Healthcare: Canada has a universal healthcare system, which means that all citizens and permanent residents have access to affordable healthcare services. This can be a comforting factor for expats who are concerned about healthcare costs.
Overall, Canada is an attractive destination for expats due to its strong economy, high standard of living, diverse culture, and beautiful natural landscapes.
Documentation: You will need to provide certain documentation when shipping baggage to Canada, including a customs declaration form, a packing list, and a copy of your passport.
Shipping options: There are several options for shipping baggage to Canada, including air freight, sea freight, and courier services. You should compare the different options to determine which one is best for your needs.
If you are shipping baggage to Canada, there are certain customs rules and regulations that you must follow. Here are some of the important points to keep in mind:
Prohibited items: There are certain items that are not allowed to be shipped to Canadian, including weapons, illegal drugs, and certain food items. You should check the official Canadian Customs and Border Protection Service (ACBPS) website for a complete list of prohibited items.
Restricted items: There are also certain items that are restricted and require special permits or licenses to be shipped to Canada. These may include firearms, certain types of medication, and certain types of plants and animals. You should check with the ACBPS to determine if any of the items you are shipping are restricted.

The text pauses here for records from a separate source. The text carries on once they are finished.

// tb_adder_suite: end-to-end test of the whole adder collection at its defaults.
//
// Every vector is applied to all five adders at once (each through its own
// ports), and each {cout, s} is compared with the integer sum x + y + cin.
// Operands are corner cases plus random values, most of them biased towards long
// carry chains.  The test counts how often each carry mechanism of the collection
// was exercised, worked out from the operands alone, and fails if one never was:
//   full ripple       a carry travels across all 32 bits
//   fixed skip        a carry of 1 skips a fully propagating 8-bit block
//   variable skip     a carry of 1 skips a fully propagating block of the 1,3,5,7,7,5,3,1 adder
//   ckp direct        an upper sum bit of a CKP block takes the block's carry-in of 1
//                     directly (all lower bits of that block propagate)
//   select 1 / 0      a carry-select slice of the carry-tree adder picks its
//                     carry-in-1 / carry-in-0 sum
module tb_adder_suite;
  localparam int unsigned N = 32;
  localparam int unsigned K = 8;
  localparam int unsigned VSIZE [8] = '{1, 3, 5, 7, 7, 5, 3, 1};

  logic [N-1:0] x, y;
  logic         cin;
  logic [N-1:0] rca_s, csk_s, csv_s, ckp_s, ls_s;
  logic         rca_c, csk_c, csv_c, ckp_c, ls_c;

  int checks = 0, failures = 0;
  int n_ripple = 0, n_skip = 0, n_vskip = 0, n_direct = 0, n_sel1 = 0, n_sel0 = 0;

  adder_suite dut (
    .rca_x(x), .rca_y(y), .rca_cin(cin), .rca_s(rca_s), .rca_cout(rca_c),
    .csk_x(x), .csk_y(y), .csk_cin(cin), .csk_s(csk_s), .csk_cout(csk_c),
    .csv_x(x), .csv_y(y), .csv_cin(cin), .csv_s(csv_s), .csv_cout(csv_c),
    .ckp_x(x), .ckp_y(y), .ckp_cin(cin), .ckp_s(ckp_s), .ckp_cout(ckp_c),
    .ls_x (x), .ls_y (y), .ls_cin (cin), .ls_s (ls_s),  .ls_cout (ls_c)
  );

  task automatic compare(string name, logic [N:0] got, logic [N:0] exp);
    checks++;
    if (got !== exp) begin
      failures++;
      if (failures < 10) $display("FAIL %s: %h + %h + %0b = %h, got %h", name, x, y, cin, exp, got);
    end
  endtask

  task automatic apply(logic [N-1:0] xa, logic [N-1:0] xb, logic xc);
    logic [N:0] exp, c;
    logic [N-1:0] p;
    int lo;
    x = xa; y = xb; cin = xc;
    #1;
    exp = {1'b0, xa} + {1'b0, xb} + (N+1)'(xc);
    c   = exp ^ {1'b0, xa} ^ {1'b0, xb};   // c[i]: carry into bit i
    p   = xa ^ xb;
    compare("ripple",        {rca_c, rca_s}, exp);
    compare("carry-skip",    {csk_c, csk_s}, exp);
    compare("variable skip", {csv_c, csv_s}, exp);
    compare("carry-skip CKP",{ckp_c, ckp_s}, exp);
    compare("carry tree",    {ls_c,  ls_s},  exp);

    if (xc && &p) n_ripple++;
    for (int j = 1; j < N / K; j++) begin
      if (c[j*K] && &p[j*K +: K]) n_skip++;
      if (c[j*K] && &p[j*K +: 3]) n_direct++;
    end
    lo = 0;
    for (int b = 0; b < 7; b++) begin
      if (c[lo] && ((p >> lo) & ((N'(1) << VSIZE[b]) - 1)) == ((N'(1) << VSIZE[b]) - 1)) n_vskip++;
      lo += VSIZE[b];
    end
    for (int q = 1; q < 4; q++) begin
      if (c[8*q]) n_sel1++;
      else        n_sel0++;
    end
  endtask

  initial begin
    #10000000;
    failures++;
    $display("watchdog expired");
    $display("TB_RESULT checks=%0d failures=%0d", checks, failures);
    $finish;
  end

  initial begin
    logic [N-1:0] r;
    apply('1, '0, 1'b1);
    apply('1, '1, 1'b1);
    apply('0, '0, 1'b0);
    apply(32'h5555_5555, 32'hAAAA_AAAA, 1'b1);
    apply(32'h0000_0001, 32'hFFFF_FFFF, 1'b0);
    apply(32'h7FFF_FFFF, 32'h0000_0001, 1'b0);
    for (int i = 0; i < 30000; i++) begin
      r = $urandom;
      case (i % 3)
        0: apply(r, $urandom, 1'($urandom));
        1: apply(r, ~r ^ (N'(1) << ($urandom % N)), 1'($urandom));
        default: apply(r, ~r ^ (N'(1) << ($urandom % N)) ^ (N'(1) << ($urandom % N)), 1'($urandom));
      endcase
    end

    $display("mechanisms: full ripple %0d, fixed skip %0d, variable skip %0d, ckp direct %0d, select1 %0d, select0 %0d",
             n_ripple, n_skip, n_vskip, n_direct, n_sel1, n_sel0);
    checks += 6;
    if (n_ripple == 0) begin failures++; $display("FAIL full ripple never happened");   end
    if (n_skip   == 0) begin failures++; $display("FAIL fixed skip never happened");    end
    if (n_vskip  == 0) begin failures++; $display("FAIL variable skip never happened"); end
    if (n_direct == 0) begin failures++; $display("FAIL ckp direct never happened");    end
    if (n_sel1   == 0) begin failures++; $display("FAIL select 1 never happened");      end
    if (n_sel0   == 0) begin failures++; $display("FAIL select 0 never happened");      end
    $display("TB_RESULT checks=%0d failures=%0d", checks, failures);
    $finish;
  end
endmodule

Declare all items: You are required to declare all items that you are shipping to Canada on the customs form. This includes both prohibited and restricted items, as well as any items that are within the duty-free allowance.
Duties and taxes: You may be required to pay duties and taxes on any items that you are shipping to Canada. The amount of duty and tax will depend on the value of the items and the type of items you are shipping.